The literary genre of the Gospel of Judas is not unlike that of the canonical gospels. There is a particular similarity with the genre of the Gospel of John, where the Bultmannian School once very persuasively argued that revelatory speech interspersed with dialogue from disciples was a characteristic of a pre-Christian Gnosticism which affected the Christian movement in its formative stage. In the case of the Gospel of Judas, however, the convenience provided by this window of revelation could lend itself to an elaborate and original hoax whereby prophetic denouncement of modern sins could be clothed in antiquity. Modern scholars suspect that this subterfuge was practiced by writers of the pseudo-Pauline corpus, and the same strategy seems to have been employed by a modern writer of this newly-published gospel. The gospel seems to show a modern provenance with its critique of priests who sleep with men and carry on ritual sacrifices of both children (abortion) and women.

When we look at the content of the revelatory material provided by the new gospel, there is surprisingly little that is traceable to the Sethian type of Gnosticism familiar to us from reading the Nag Hammadi documents. In the one instance where the Gospel of Judas shows close parallels to the Apocryphon of John, the account in the new gospel sounds both lame and derivative. Owing to the lack of detail in this section (GJ 47.2-49.6), which should include the begetting of the three sons of Adam but in fact only mentions the begetting of Seth, the story line is almost impossible to follow. Two archons who apparently are given power to rule over Adam are vaguely called “the first luminary” and “the second luminary.” The logic of the narrative calls for these two beings to be “the first son, Cain” and “the second son, Abel,” but this understanding cannot be derived from the text of the Gospel of Judas. For that, the reader must turn to the parallel passage in the Apocryphon of John. This excessive dependence on a well-known Gnostic text argues against the integrity of the Gospel.

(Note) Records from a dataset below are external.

// onoc_top: a 4x4 mesh network-on-chip with a traffic producer and a consumer
// at every node.
//
// Each node n = y*MESH_X + x has a producer (traffic source with network
// interface) on the local input port of its router and a consumer (sink with
// network interface) on the local output port. A free-running 16-bit cycle
// counter is the common time base: producers stamp flits with it and
// consumers subtract the stamp to get the latency.
//
// Ports: prod_en enables each producer; inj_rate (flits per 100 cycles) is
// the injection rate for all; app_dst_x/app_dst_y/app_prio feed producers
// built with the PAT_APP pattern; cons_hold stalls a consumer. Per node the
// top reports the flits sent, and per node and priority class (0 high, 1
// mid, 2 low) the flits received, the latency sum and maximum, plus the count
// of misdelivered flits. Defaults: 4x4 mesh, buffer size 5, PBRR in buffers
// and schedulers, X-first dimension-order routing, random traffic - the
// configuration the design recommends and uses for its full-load runs.
module onoc_top
  import onoc_pkg::*;
#(
  parameter int unsigned MESH_X    = 4,
  parameter int unsigned MESH_Y    = 4,
  parameter int unsigned BUFF_SIZE = 5,
  parameter sl_e         BUF_SL    = SL_PBRR,
  parameter sl_e         SCHED_SL  = SL_PBRR,
  parameter route_e      ROUTING   = RT_XY,
  parameter pattern_e    PATTERN   = PAT_RANDOM,
  localparam int unsigned N        = MESH_X * MESH_Y
) (
  input  logic        clk,
  input  logic        rst_n,
  input  logic        prod_en   [N],
  input  logic [6:0]  inj_rate,
  input  coord_t      app_dst_x [N],
  input  coord_t      app_dst_y [N],
  input  prio_e       app_prio  [N],
  input  logic        cons_hold [N],
  output logic [31:0] tx_count  [N],
  output logic [31:0] rx_count  [N][3],
  output logic [31:0] lat_sum   [N][3],
  output ts_t         lat_max   [N][3],
  output logic [31:0] err_count [N]
);
  ts_t   now;
  flit_t local_in        [N];
  logic  local_in_avail  [N];
  flit_t local_out       [N];
  logic  local_out_avail [N];

  always_ff @(posedge clk or negedge rst_n)
    if (!rst_n) now <= '0;
    else        now <= now + 1'b1;

  onoc_mesh #(
    .MESH_X(MESH_X), .MESH_Y(MESH_Y), .BUFF_SIZE(BUFF_SIZE),
    .BUF_SL(BUF_SL), .SCHED_SL(SCHED_SL), .ROUTING(ROUTING)
  ) u_mesh (
    .clk, .rst_n, .local_in, .local_in_avail, .local_out, .local_out_avail
  );

  for (genvar y = 0; y < MESH_Y; y++) begin : g_y
    for (genvar x = 0; x < MESH_X; x++) begin : g_x
      localparam int unsigned n = y * MESH_X + x;
      logic [PAYLOAD_W-1:0] payload;
      logic                 payload_valid;
      ts_t                  latency;

      onoc_producer #(
        .X(x), .Y(y), .MESH_X(MESH_X), .MESH_Y(MESH_Y), .PATTERN(PATTERN),
        .SEED(32'h1234_5678 ^ 32'(n * 2654435761))
      ) u_prod (
        .clk, .rst_n,
        .en        (prod_en[n]),
        .inj_rate  (inj_rate),
        .app_dst_x (app_dst_x[n]),
        .app_dst_y (app_dst_y[n]),
        .app_prio  (app_prio[n]),
        .now       (now),
        .buff_avail(local_in_avail[n]),
        .data_out  (local_in[n]),
        .tx_count  (tx_count[n])
      );

      onoc_consumer #(.X(x), .Y(y)) u_cons (
        .clk, .rst_n,
        .hold         (cons_hold[n]),
        .now          (now),
        .data_in      (local_out[n]),
        .buff_avail   (local_out_avail[n]),
        .payload      (payload),
        .payload_valid(payload_valid),
        .latency      (latency),
        .rx_count     (rx_count[n]),
        .lat_sum      (lat_sum[n]),
        .lat_max      (lat_max[n]),
        .err_count    (err_count[n])
      );
    end
  end

endmodule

Finally, there is the rare occurrence of a joint error in the improper usage of an Achmimic form, found both in the Gospel of Judas and in the same context in the Apocryphon of John. The appearance of this agreement in an uncommon and erroneous form can hardly be explained apart from the existence of a modern writer who was familiar with the 1945 codex that contains the Gospel of Thomas, the Gospel of Philip, and the Apocryphon of John, all writings which are heavily permeated with genuine Achmimic variants.

The Gospel of Judas is probably a hoax, and all the writings in it of recent authorship. These writings were prepared in our time, on some old papyrus leaves, probably from a palimpsest, without a binding. There is no cause for rebuke. One of our colleagues has created great excitement; he is a jolly fellow and has done us all a favor.

 

Notes

[1] Such is the accepted viewpoint; see Laurie Goodstein, “Document Is Genuine, but Is the Story True,” New York Times, April 7, 2006, p. A18. For recent treatments, see James M. Robinson, The Secrets of Judas: The Story of the Misunderstood Disciple and His Lost Gospel (San Francisco: HarperCollins, 2006), and Bart D. Ehrman, The Lost Gospel of Judas Iscariot: A New Look at Betrayer and Betrayed (New York: Oxford University Press, 2006).

[2] The Tchacos Codex is the purportedly ancient document containing the Gospel of Judas and three other Gnostic texts. The critical edition is Rodolphe Kasser, Gregor Wurst, Marvin Meyer and François Gaudard, The Gospel of Judas, together with the Letter to Philip, James, and a Book of Allogenes from the Codex Tchacos, Critical Edition  (Washington: National Geographic Society, 2007).